Quel est le point commun entre Rivella, la Société Générale d'Affichage (SGA) et Bluewin? Tous ont utilisé le teasing, une stratégie publicitaire anglo-saxonne. Le principe en est simple: attiser la curiosité des clients potentiels à l'aide d'une double campagne, la première posant une question sans révéler ni produit ni marque, la seconde y répondant. «To tease» en anglais signifie taquiner, tourmenter; un nom qui en dit long…

Le stratagème fait mouche et séduit de plus en plus les publicitaires suisses. L'illustration la plus récente est celle de Bluewin. Début juillet, l'entreprise a placardé un peu partout des photos de stars, Marylin Monroe par exemple, avec pour seule légende: «Pour bien démarrer, nous faisons comme Norma Baker.» Deux semaines plus tard, le temps d'affichage en Suisse, la solution de l'intrigue était dévoilée: the Blue Window devenait Bluewin. «Nous avons choisi le teasing car cela attire vraiment l'attention et la curiosité des lecteurs. L'impact est plus important qu'avec une campagne traditionnelle. C'est idéal pour un changement de nom, mais si le but avait été de nous faire connaître, nous aurions utilisé un autre moyen», explique Stéphane Gürtler, responsable de la communication chez Bluewin.

La Société Générale d'Affichage, quasi monopolistique en Suisse, a lancé une grande offensive l'été dernier pour montrer sa qualité d'implantation. Elle a collé sur tous ses panneaux invendus la photo d'une jolie jeune fille, une certaine Angie Becker… La question était: «Connaissez-vous Angie Becker?». Non, personne n'en avait entendu parler, et pour cause. Quinze jours plus tard, chacun avait assimilé le nom et le visage de la demoiselle. Pari gagné pour la SGA, qui a ainsi prouvé ses performances.

Avant de conquérir la Suisse, ce procédé fut très utilisé en France. On se souvient de la fameuse campagne de l'afficheur Avenir en 1981, qui marqua le début de l'ère du teasing dans l'Hexagone. Une égérie légèrement vêtue promettait fin août d'«enlever le haut» le 2 septembre, ce qui fut fait, puis d'«enlever le bas» le 4 septembre. Là encore, elle fit ce qu'elle avait annoncé, mais le dos tourné! La conclusion de tout cela était qu'Avenir savait tenir une promesse.

Solution miracle

Les experts ne trouvent pas d'explication précise à ce succès relativement récent en Suisse. Deux arguments sont toutefois avancés: les moyens financiers importants dont bénéficient aujourd'hui certaines entreprises, et l'originalité du procédé, qui parvient à se démarquer du flot de messages publicitaires abreuvant sans cesse la population.

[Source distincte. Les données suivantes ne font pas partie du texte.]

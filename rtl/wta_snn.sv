// wta_snn: two-layer spiking winner-take-all (WTA) module of the spiking TOM.
//
// The first layer has one shift-register LIF neuron (lif_sr_neuron) per input pixel; its
// input is the AND of the pixel with that pixel's first-layer weight w1. The second layer
// has one floating-point LIF neuron (lif_fp_neuron) per class. In each clock the input of
// class neuron j is the number of first-layer spikes that reach it through a set
// second-layer synapse: I_j = popcount(spikes1 & w2[j]). Because the first-layer neurons
// are cleared together, all active ones fire on the same clocks, so I_j is an impulse train
// whose height is the overlap between the pattern and the trained class pattern, and the
// class with the largest overlap charges fastest.
//
// Lateral inhibition: when a class neuron spikes, every other class neuron is reset to
// zero on the next clock. The first clock in which any class neuron spikes decides the
// winner; the winner is latched one-hot into `winner` and `win_valid` is set until clr. If
// several class neurons cross the threshold in the same clock, the lowest class index is
// taken (own choice; the document does not break ties).
//
// Interface: pattern, w1 and w2 are held stable while the module runs; clr (one clock)
// clears both layers and the winner latch. class_spike is the raw output-layer spike
// vector. With all pixels active and eta, gamma such that one impulse suffices, the first
// class spike appears SR_BITS+1 clocks after clr and winner the clock after that.
//
// Following the document: the two layers, the AND input stage, the spiking output neurons
// and their inhibitory reset. Own choices: binary second-layer weights counted by a
// population count, the winner latch and its tie rule.
module wta_snn #(
  parameter int unsigned PAT_LEN   = tom_pkg::PAT_LEN,
  parameter int unsigned NUM_CLASS = tom_pkg::NUM_CLASS,
  parameter int unsigned SR_BITS   = tom_pkg::SR_BITS,
  parameter int unsigned EXP_W     = tom_pkg::EXP_W,
  parameter int unsigned MAN_W     = tom_pkg::MAN_W,
  localparam int unsigned FP_W     = 1 + EXP_W + MAN_W
) (
  input  logic                              clk,
  input  logic                              rst_n,
  input  logic                              clr,
  input  logic [PAT_LEN-1:0]                pattern,
  input  logic [PAT_LEN-1:0]                w1,
  input  logic [NUM_CLASS-1:0][PAT_LEN-1:0] w2,
  input  logic [FP_W-1:0]                   eta,
  input  logic [FP_W-1:0]                   gamma,
  output logic [NUM_CLASS-1:0]              class_spike,
  output logic [NUM_CLASS-1:0]              winner,
  output logic                              win_valid
);

  localparam int unsigned IN_W = $clog2(PAT_LEN + 1);

  logic [PAT_LEN-1:0] spike1;

  for (genvar i = 0; i < PAT_LEN; i++) begin : g_in
    logic [SR_BITS-1:0] u_unused;
    lif_sr_neuron #(.SR_BITS(SR_BITS)) u_n (
      .clk, .rst_n, .clr, .p(pattern[i]), .w(w1[i]), .u(u_unused), .spike(spike1[i])
    );
  end

  for (genvar j = 0; j < NUM_CLASS; j++) begin : g_out
    logic [IN_W-1:0] cnt;
    logic [FP_W-1:0] u_unused;
    always_comb begin
      cnt = '0;
      for (int i = 0; i < PAT_LEN; i++) cnt += IN_W'(spike1[i] & w2[j][i]);
    end
    lif_fp_neuron #(.IN_W(IN_W), .EXP_W(EXP_W), .MAN_W(MAN_W)) u_n (
      .clk, .rst_n, .clr, .in_i(cnt), .eta, .gamma,
      .inhibit(|(class_spike & ~(NUM_CLASS'(1) << j))),
      .u(u_unused), .spike(class_spike[j])
    );
  end

  // Lowest-index spiking class, one-hot.
  logic [NUM_CLASS-1:0] first;
  assign first = class_spike & (~class_spike + NUM_CLASS'(1));

  always_ff @(posedge clk) begin
    if (!rst_n || clr) begin
      winner    <= '0;
      win_valid <= 1'b0;
    end else if (!win_valid && |class_spike) begin
      winner    <= first;
      win_valid <= 1'b1;
    end
  end

endmodule
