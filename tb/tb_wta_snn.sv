// tb_wta_snn: self-checking test of the spiking WTA module.
//
// Random binary class patterns are loaded as second-layer weights and a noisy copy of
// one of them is applied. The expected winner is computed independently as the class
// with the largest overlap popcount(pattern & w2[j]) (lowest index on a tie). gamma is set
// to k times the largest overlap, with eta = 1, so the winner must be latched after
// exactly k first-layer impulses: SR_BITS + 1 + (k-1)*(SR_BITS+1) + 1 clocks after clr.
// An all-zero (erased) pattern must produce no winner.
module tb_wta_snn;
  localparam int unsigned PAT_LEN = 25, NUM_CLASS = 25, SR_BITS = 6;
  logic clk = 0, rst_n = 0, clr = 0;
  logic [PAT_LEN-1:0] pattern = '0, w1 = '1;
  logic [NUM_CLASS-1:0][PAT_LEN-1:0] w2;
  logic [31:0] eta = 32'h3F80_0000;    // 1.0
  logic [31:0] gamma = 32'h7F7F_FFFF;  // largest finite value
  logic [NUM_CLASS-1:0] class_spike, winner;
  logic win_valid;
  int checks = 0, failures = 0;

  wta_snn #(.PAT_LEN(PAT_LEN), .NUM_CLASS(NUM_CLASS), .SR_BITS(SR_BITS))
    dut (.*);

  always #5 clk = ~clk;

  function automatic int overlap(logic [PAT_LEN-1:0] a, logic [PAT_LEN-1:0] b);
    return $countones(a & b);
  endfunction

  initial begin
    repeat (2) @(posedge clk);
    #1 rst_n = 1;
    for (int j = 0; j < NUM_CLASS; j++) w2[j] = PAT_LEN'($urandom());
    for (int t = 0; t < 40; t++) begin
      int k, best, bs, lat, lat_exp;
      int cls;
      cls = $urandom_range(0, NUM_CLASS - 1);
      pattern = w2[cls];
      repeat ($urandom_range(0, 3)) pattern[$urandom_range(0, PAT_LEN - 1)] ^= 1'b1;
      if (t % 10 == 9) w1 = PAT_LEN'($urandom()); else w1 = '1;
      best = 0; bs = -1;
      for (int j = 0; j < NUM_CLASS; j++)
        if (overlap(pattern & w1, w2[j]) > bs) begin bs = overlap(pattern & w1, w2[j]); best = j; end
      k = $urandom_range(1, 3);
      gamma = tom_ref_pkg::real2fp(real'(k * bs));
      clr = 1; @(posedge clk); #1 clr = 0;
      lat = 0;
      while (!win_valid && lat < 200) begin @(posedge clk); #1 lat++; end
      lat_exp = (bs == 0) ? 200 : k * (SR_BITS + 1) + 1;
      checks += 2;
      if (bs > 0 && winner != (NUM_CLASS'(1) << best)) begin
        failures++; $display("test %0d winner %h expected class %0d", t, winner, best);
      end
      if (lat != lat_exp) begin
        failures++; $display("test %0d latency %0d expected %0d", t, lat, lat_exp);
      end
    end
    // erased pattern: no winner
    pattern = '0; w1 = '1; gamma = 32'h3F80_0000;
    clr = 1; @(posedge clk); #1 clr = 0;
    repeat (100) @(posedge clk);
    checks++;
    if (win_valid || |class_spike) begin failures++; $display("winner on erased pattern"); end
    $display("TB_RESULT checks=%0d failures=%0d", checks, failures);
    $finish;
  end

  initial begin
    repeat (20000) @(posedge clk);
    failures++;
    $display("watchdog expired");
    $display("TB_RESULT checks=%0d failures=%0d", checks, failures);
    $finish;
  end
endmodule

Le teasing serait donc la solution miracle pour les annonceurs voulant être sûrs de frapper fort et d'atteindre leur cible? Pas sûr, car le procédé comporte certains désavantages. Ainsi, le teasing marque tellement les esprits que cela peut, paradoxalement, devenir un handicap. Explication: «Le problème, c'est que l'on se rappelle très bien de l'intrigue ou de la star, et l'on ne retient pas forcément le nom du produit ou de l'entreprise, surtout si la chute est mauvaise», remarque Dominique Turpin, professeur de marketing à l'IMD à Lausanne. Jean-Emile Denis, enseignant à HEC Genève, est également sceptique quant à l'efficacité du teasing: «Ces annonces éveillent la curiosité, divertissent, mais ne poussent pas pour autant à l'achat. On rencontre la même difficulté avec les publicités humoristiques.» L'impact de telles campagnes reste de toute façon très difficilement mesurable.

Budgets doublés

Un autre problème se pose aux adeptes du teasing: le coût de l'opération. «Seuls les gros clients peuvent se le permettre. Le budget est quasiment doublé, puisque deux campagnes doivent se suivre», souligne David Pivoda, de l'agence Publicis à Lausanne. Le coût moyen d'une campagne d'affichage utilisant le teasing et couvrant tout le territoire suisse va de 900 000 à 1.3 million de francs. Bluewin a dépensé plus que ça. Un investissement lourd qui explique peut-être le fait que ce procédé soit beaucoup moins fréquent en télévision. Par ailleurs, une surutilisation du teasing lui enlèverait toute efficacité. «C'est un outil qui marche très bien s'il est utilisé au compte-gouttes, sinon il s'émousse très rapidement et ne produit plus guère d'effet», constate Jean-Emile Denis. La curiosité a ses limites.